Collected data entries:
------

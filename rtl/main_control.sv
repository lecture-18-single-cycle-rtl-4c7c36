// main_control: decodes an instruction into the control points of the
// single-cycle datapath and fetch unit.
//
// It is the combinational truth table of the seven instructions:
//
//            add  sub  ori  lw   sw   beq  j
//   RegDst    1    1    0    0    -    -    -
//   ALUSrc    0    0    1    1    1    0    -
//   MemtoReg  0    0    0    1    -    -    -
//   RegWr     1    1    1    1    0    0    0
//   MemWr     0    0    0    0    1    0    0
//   nPC_sel   0    0    0    0    0    1    0
//   Jump      0    0    0    0    0    0    1
//   ExtOp     -    -    zero sign sign -    -
//   ALUctr   add  sub   or  add  add  sub   -
//
// add and sub share op 000000 and are told apart by funct. This design sets
// every don't-care ("-") to 0 / zero-extension / add, and treats any other
// op or funct as a no-operation: no register or memory write, PC <- PC + 4.
// The table itself, including which entries are don't-cares, is the one of
// the Berkeley CS61C lecture "Single Cycle CPU Control"; the lecture's op
// and funct codes are the MIPS ones.
module main_control
  import cpu_pkg::*;
(
  input  logic [5:0] op,
  input  logic [5:0] funct,
  output ctrl_t      ctrl
);
  always_comb begin
    ctrl = '{reg_dst: 1'b0, alu_src: 1'b0, mem_to_reg: 1'b0, reg_wr: 1'b0,
             mem_wr: 1'b0, npc_sel: 1'b0, jump: 1'b0, ext_op: EXT_ZERO,
             alu_ctr: ALU_ADD};
    case (op)
      OP_RTYPE: begin
        if (funct == FUNCT_ADD || funct == FUNCT_SUB) begin
          ctrl.reg_dst = 1'b1;
          ctrl.reg_wr  = 1'b1;
          ctrl.alu_ctr = (funct == FUNCT_SUB) ? ALU_SUB : ALU_ADD;
        end
      end
      OP_ORI: begin
        ctrl.alu_src = 1'b1;
        ctrl.reg_wr  = 1'b1;
        ctrl.ext_op  = EXT_ZERO;
        ctrl.alu_ctr = ALU_OR;
      end
      OP_LW: begin
        ctrl.alu_src    = 1'b1;
        ctrl.mem_to_reg = 1'b1;
        ctrl.reg_wr     = 1'b1;
        ctrl.ext_op     = EXT_SIGN;
        ctrl.alu_ctr    = ALU_ADD;
      end
      OP_SW: begin
        ctrl.alu_src = 1'b1;
        ctrl.mem_wr  = 1'b1;
        ctrl.ext_op  = EXT_SIGN;
        ctrl.alu_ctr = ALU_ADD;
      end
      OP_BEQ: begin
        ctrl.npc_sel = 1'b1;
        ctrl.alu_ctr = ALU_SUB;
      end
      OP_J: begin
        ctrl.jump = 1'b1;
      end
      default: ;
    endcase
  end

  // Each instruction changes at most one kind of state besides the PC, and
  // a branch is never also a jump.
  always_comb begin
    assert ($countones({ctrl.reg_wr, ctrl.mem_wr, ctrl.npc_sel, ctrl.jump}) <= 1)
      else $error("main_control: conflicting control points for op %b", op);
  end
endmodule
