// tb_main_control: checks the decoder against the control table of the
// seven instructions, written out here as strings with '-' for don't care
// (which is not checked), and checks that unknown op or funct codes write
// nothing and do not branch or jump.
module tb_main_control;
  import cpu_pkg::*;
  logic [5:0] op, funct;
  ctrl_t      ctrl;
  int checks = 0, failures = 0;

  main_control dut (.op(op), .funct(funct), .ctrl(ctrl));

  // Columns: RegDst ALUSrc MemtoReg RegWr MemWr nPC_sel Jump ExtOp(z/s) ALUctr(a/s/o)
  task automatic expect_row(input string name, input logic [5:0] o, input logic [5:0] f,
                            input string row);
    logic [6:0] got;
    op = o; funct = f;
    #1;
    got = {ctrl.reg_dst, ctrl.alu_src, ctrl.mem_to_reg, ctrl.reg_wr,
           ctrl.mem_wr, ctrl.npc_sel, ctrl.jump};
    for (int k = 0; k < 7; k++) begin
      if (row[k] != "-") begin
        checks++;
        if (got[6-k] != (row[k] == "1")) begin
          failures++; $display("FAIL %s column %0d got %b", name, k, got[6-k]);
        end
      end
    end
    if (row[7] != "-") begin
      checks++;
      if (ctrl.ext_op != ((row[7] == "s") ? EXT_SIGN : EXT_ZERO)) begin
        failures++; $display("FAIL %s ExtOp", name);
      end
    end
    if (row[8] != "-") begin
      checks++;
      if (ctrl.alu_ctr != ((row[8] == "a") ? ALU_ADD : (row[8] == "s") ? ALU_SUB : ALU_OR)) begin
        failures++; $display("FAIL %s ALUctr %b", name, ctrl.alu_ctr);
      end
    end
  endtask

  initial begin
    #100000;
    failures++;
    $display("watchdog expired");
    $display("TB_RESULT checks=%0d failures=%0d", checks, failures);
    $finish;
  end

  initial begin
    logic [5:0] rnd;
    expect_row("add", 6'b000000, 6'b100000, "1001000-a");
    expect_row("sub", 6'b000000, 6'b100010, "1001000-s");
    expect_row("sw-funct-free", 6'b101011, 6'b100010, "-1-0100sa");
    repeat (20) begin
      rnd = 6'($urandom);
      expect_row("ori", 6'b001101, rnd, "0101000zo");
      expect_row("lw",  6'b100011, rnd, "0111000sa");
      expect_row("sw",  6'b101011, rnd, "-1-0100sa");
      expect_row("beq", 6'b000100, rnd, "-0-0010-s");
      expect_row("j",   6'b000010, rnd, "---0001--");
    end
    // Unknown codes: no state change, sequential PC.
    repeat (200) begin
      op = 6'($urandom); funct = 6'($urandom);
      if (op inside {6'b000010, 6'b000100, 6'b001101, 6'b100011, 6'b101011}) continue;
      if (op == 6'b000000 && funct inside {6'b100000, 6'b100010}) continue;
      expect_row("unknown", op, funct, "---0000--");
    end
    $display("TB_RESULT checks=%0d failures=%0d", checks, failures);
    $finish;
  end
endmodule
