// frame_rx - receives message frames from the ring and stores them.
//
// It follows the decoded symbol stream of the card's ring input (one symbol
// per clock, idle included) and parses every frame. A frame is kept when it
// is addressed to this card, and on MCU01 also when it is a reply travelling
// to the master: MCU01 reads all data exchanged on the ring. Each payload
// word of a kept frame is written to the mailbox at {rx=1, phase, source,
// index} as soon as its high byte arrives, with no CPU involvement.
// On a DIF01 slave the master's control message (Table III, exchange 2)
// also carries the six PWM duty cycles (words 7-12), the LED byte (word 6)
// and the local I/O word (words 4-5); they are collected on the way and
// handed to the hardware with 'ctl_upd' only when the frame ends correctly.
//
// A frame with a code or disparity error, an unexpected control character
// or a misplaced end is broken: it is dropped (broken data is never repeated
// in this protocol), 'rx_err' pulses, and 'rx_end' pulses with rx_ok = 0 if
// the header had already arrived. Words stored before the error stay in the
// mailbox; the CPU tells a good message by the rx_ok status.
//
// Timing: rx_end / rx_ok / ctl_upd pulse one clock after the EOF symbol.
// With the default MY_ID (the master) no control message is ever addressed
// to the card, so duty, led, io and ctl_upd stay constant; they are live
// only on the DIF01 slaves.
module frame_rx
  import remcs_pkg::*;
#(
  parameter logic [2:0] MY_ID = ID_MASTER
) (
  input  logic                   clk,
  input  logic                   rst_n,
  // decoded ring input
  input  logic [7:0]             d,
  input  logic                   k,
  input  logic                   sym_err,
  // mailbox write port
  output logic                   mb_we,
  output mb_addr_t               mb_addr_o,
  output logic [15:0]            mb_wdata,
  // frame events
  output logic                   rx_end,
  output logic                   rx_ok,
  output hdr_t                   rx_hdr,
  output logic                   rx_err,
  // Table III fields for the hardware (DIF01 slave)
  output logic                   ctl_upd,
  output logic [N_PWM-1:0][15:0] duty,
  output logic [7:0]             led,
  output logic [31:0]            io
);

  localparam role_e ROLE = role_of(MY_ID);

  typedef enum logic [2:0] {S_IDLE, S_HDR, S_LEN, S_LO, S_HI, S_EOF} state_e;
  state_e     st;
  hdr_t       hdr_q;
  logic       keep, is_ctl;
  logic [5:0] len_q, idx;
  logic [7:0] lo_q;
  logic [N_PWM-1:0][15:0] duty_t;
  logic [7:0]             led_t;
  logic [31:0]            io_t;
  logic       bad_data;
  hdr_t       hdr_in;

  assign bad_data = sym_err || k;
  assign hdr_in   = hdr_t'(d);

  always_ff @(posedge clk or negedge rst_n) begin
    if (!rst_n) begin
      st       <= S_IDLE;
      hdr_q    <= '0;
      keep     <= 1'b0;
      is_ctl   <= 1'b0;
      len_q    <= '0;
      idx      <= '0;
      lo_q     <= '0;
      mb_we    <= 1'b0;
      mb_addr_o <= '0;
      mb_wdata <= '0;
      rx_end   <= 1'b0;
      rx_ok    <= 1'b0;
      rx_hdr   <= '0;
      rx_err   <= 1'b0;
      ctl_upd  <= 1'b0;
      duty     <= '0;
      led      <= '0;
      io       <= '0;
      duty_t   <= '0;
      led_t    <= '0;
      io_t     <= '0;
    end else begin
      mb_we   <= 1'b0;
      rx_end  <= 1'b0;
      rx_ok   <= 1'b0;
      rx_err  <= 1'b0;
      ctl_upd <= 1'b0;
      case (st)
        S_IDLE: if (k && !sym_err && d == K_SOF) st <= S_HDR;
        S_HDR: begin
          if (bad_data) begin
            st     <= S_IDLE;
            rx_err <= 1'b1;
          end else begin
            hdr_q  <= hdr_in;
            keep   <= (hdr_in.dst == MY_ID) ||
                      (ROLE == ROLE_MCU && hdr_in.dst == ID_MASTER && hdr_in.src != MY_ID);
            is_ctl <= (ROLE == ROLE_DIF) && hdr_in.dst == MY_ID &&
                      hdr_in.src == ID_MASTER && hdr_in.ph == PH_EXCH2;
            st     <= S_LEN;
          end
        end
        S_LEN: begin
          len_q <= d[5:0];
          idx   <= '0;
          if (bad_data || d[7:6] != 2'b00) st <= S_IDLE;
          else st <= (d[5:0] == 0) ? S_EOF : S_LO;
        end
        S_LO: begin
          lo_q <= d;
          st   <= bad_data ? S_IDLE : S_HI;
        end
        S_HI: begin
          if (bad_data) begin
            st <= S_IDLE;
          end else begin
            mb_we     <= keep;
            mb_addr_o <= mb_addr(1'b1, hdr_q.ph, hdr_q.src, idx);
            mb_wdata  <= {d, lo_q};
            if (is_ctl) begin
              if (idx == 6'(T3_IO))       io_t[15:0]  <= {d, lo_q};
              if (idx == 6'(T3_IO + 1))   io_t[31:16] <= {d, lo_q};
              if (idx == 6'(T3_LED))      led_t       <= lo_q;
              if (idx >= 6'(T3_DUTY) && idx < 6'(T3_DUTY + N_PWM))
                duty_t[3'(idx - 6'(T3_DUTY))] <= {d, lo_q};
            end
            idx <= idx + 6'd1;
            st  <= (idx + 6'd1 == len_q) ? S_EOF : S_LO;
          end
        end
        S_EOF: begin
          st <= S_IDLE;
          if (k && !sym_err && d == K_EOF) begin
            rx_end <= keep;
            rx_ok  <= keep;
            rx_hdr <= hdr_q;
            if (is_ctl && len_q == 6'(LEN_T3)) begin
              ctl_upd <= 1'b1;
              duty    <= duty_t;
              led     <= led_t;
              io      <= io_t;
            end
          end
        end
        default: st <= S_IDLE;
      endcase
      // a broken frame after its header
      if (st inside {S_LEN, S_LO, S_HI} && bad_data ||
          st == S_LEN && d[7:6] != 2'b00 ||
          st == S_EOF && !(k && !sym_err && d == K_EOF)) begin
        rx_end <= keep;
        rx_ok  <= 1'b0;
        rx_hdr <= hdr_q;
        rx_err <= keep;
      end
    end
  end

endmodule
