// tb_frame_rx - self-checking test of the frame receiver.
//
// Two receivers, a DIF01 slave (card U) and MCU01, see the same symbol
// stream. The test sends: the master's control message to U (Table III),
// which U must store and whose duty cycles, LED and I/O words U must hand on;
// a status reply of V to the master, which only MCU01 keeps; a message to U
// broken by a code error, which must be reported and not handed on; and a
// message to U with a wrong end. Mailbox writes are recorded and compared.
module tb_frame_rx;
  import remcs_pkg::*;
  logic clk = 1'b0, rst_n = 1'b0;
  logic [7:0] d;
  logic k, sym_err;
  // card U
  logic u_we, u_end, u_ok, u_err, u_upd;
  mb_addr_t u_addr;
  logic [15:0] u_wdata;
  hdr_t u_hdr;
  logic [N_PWM-1:0][15:0] u_duty, m_duty;
  logic [7:0] u_led, m_led;
  logic [31:0] u_io, m_io;
  // MCU01
  logic m_we, m_end, m_ok, m_err, m_upd;
  mb_addr_t m_addr;
  logic [15:0] m_wdata;
  hdr_t m_hdr;
  int checks = 0, failures = 0;
  int u_writes = 0, m_writes = 0, u_ends = 0, u_oks = 0, u_errs = 0, u_upds = 0, m_oks = 0;
  logic [15:0] u_mem [4096], m_mem [4096];

  always #5 clk = ~clk;

  frame_rx #(.MY_ID(ID_U)) u_rx (
    .clk, .rst_n, .d, .k, .sym_err, .mb_we(u_we), .mb_addr_o(u_addr), .mb_wdata(u_wdata),
    .rx_end(u_end), .rx_ok(u_ok), .rx_hdr(u_hdr), .rx_err(u_err),
    .ctl_upd(u_upd), .duty(u_duty), .led(u_led), .io(u_io));
  frame_rx #(.MY_ID(ID_MCU)) m_rx (
    .clk, .rst_n, .d, .k, .sym_err, .mb_we(m_we), .mb_addr_o(m_addr), .mb_wdata(m_wdata),
    .rx_end(m_end), .rx_ok(m_ok), .rx_hdr(m_hdr), .rx_err(m_err),
    .ctl_upd(m_upd), .duty(m_duty), .led(m_led), .io(m_io));

  always @(posedge clk) if (rst_n) begin
    if (u_we) begin u_writes++; u_mem[u_addr] = u_wdata; end
    if (m_we) begin m_writes++; m_mem[m_addr] = m_wdata; end
    if (u_end) u_ends++;
    if (u_end && u_ok) u_oks++;
    if (u_err) u_errs++;
    if (u_upd) u_upds++;
    if (m_end && m_ok) m_oks++;
    if (m_upd) begin failures++; $display("FAIL: MCU01 took PWM data"); end
  end

  task automatic check(input logic cond, input string what);
    checks++;
    if (!cond) begin failures++; $display("FAIL: %s", what); end
  endtask

  initial begin : watchdog
    repeat (20000) @(posedge clk);
    failures++;
    $display("FAIL: watchdog");
    $display("TB_RESULT checks=%0d failures=%0d", checks, failures);
    $finish;
  end

  task automatic sym(input logic kk, input logic [7:0] v, input logic e = 1'b0);
    k = kk; d = v; sym_err = e;
    @(negedge clk);
    k = 1'b1; d = K_IDLE; sym_err = 1'b0;
  endtask

  // frame with words w(i) = base_v + i; err_at >= 0 breaks that payload byte;
  // bad_end sends a data byte in place of EOF
  task automatic frame(input hdr_t h, input int n, input logic [15:0] base_v,
                       input int err_at = -1, input bit bad_end = 0);
    sym(1, K_SOF);
    sym(0, h);
    sym(0, 8'(n));
    for (int i = 0; i < n; i++) begin
      logic [15:0] w = wv(h, base_v, i);
      sym(0, w[7:0], 2 * i == err_at);
      sym(0, w[15:8], 2 * i + 1 == err_at);
    end
    if (bad_end) sym(0, 8'h00); else sym(1, K_EOF);
    repeat (3) @(negedge clk);
  endtask

  // word i of a test message; Table III words get meaningful values
  function automatic logic [15:0] wv(input hdr_t h, input logic [15:0] b, input int i);
    if (h.ph == PH_EXCH2 && h.dst == ID_U && i >= 4) return b + 16'(i * 100);
    return b + 16'(i);
  endfunction

  initial begin
    d = K_IDLE; k = 1; sym_err = 0;
    repeat (3) @(negedge clk);
    rst_n = 1;
    // 1. Table III to U
    frame('{ph: PH_EXCH2, src: ID_MASTER, dst: ID_U}, 13, 16'h1000);
    check(u_writes == 13 && u_oks == 1 && u_upds == 1, "U kept the control message");
    for (int i = 0; i < 13; i++)
      check(u_mem[{1'b1, PH_EXCH2, ID_MASTER, 6'(i)}] == wv('{PH_EXCH2, ID_MASTER, ID_U}, 16'h1000, i),
            $sformatf("U mailbox word %0d", i));
    for (int c = 0; c < N_PWM; c++)
      check(u_duty[c] == 16'h1000 + 16'((7 + c) * 100), $sformatf("duty %0d = %0d", c, u_duty[c]));
    check(u_led == 8'(16'h1000 + 600), "LED byte");
    check(u_io == {16'h1000 + 16'd500, 16'h1000 + 16'd400}, "I/O word");
    check(m_writes == 0, "MCU01 ignores a message to U");
    // 2. status reply of V to the master: MCU01 keeps it, U does not
    frame('{ph: PH_EXCH1, src: ID_V, dst: ID_MASTER}, 26, 16'h2000);
    check(m_writes == 26 && m_oks == 1, "MCU01 read the reply");
    check(m_mem[{1'b1, PH_EXCH1, ID_V, 6'd20}] == 16'h2014, "MCU01 mailbox word 20");
    check(u_writes == 13, "U ignores the reply");
    // 3. broken control message
    frame('{ph: PH_EXCH2, src: ID_MASTER, dst: ID_U}, 13, 16'h3000, 17);
    check(u_errs == 1 && u_ends == 2 && u_oks == 1 && u_upds == 1, "broken message reported, not used");
    check(u_duty[0] == 16'h1000 + 16'd700, "duty kept");
    // 4. message without its end
    frame('{ph: PH_EXCH1, src: ID_MASTER, dst: ID_U}, 4, 16'h4000, -1, 1);
    check(u_errs == 2 && u_ends == 3 && u_oks == 1, "missing end reported");
    // 5. a good message to U in part 1
    frame('{ph: PH_EXCH1, src: ID_MASTER, dst: ID_U}, 4, 16'h5000);
    check(u_oks == 2 && u_upds == 1, "part 1 message kept, no PWM update");
    check(u_mem[{1'b1, PH_EXCH1, ID_MASTER, 6'd3}] == 16'h5003, "U user data word 3");
    $display("TB_RESULT checks=%0d failures=%0d", checks, failures);
    $finish;
  end
endmodule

------

◆ Problem to work on ◆
Your answer must be the number of lines above that contain the word "automatic", stated alone.

◆ Response area ◆
5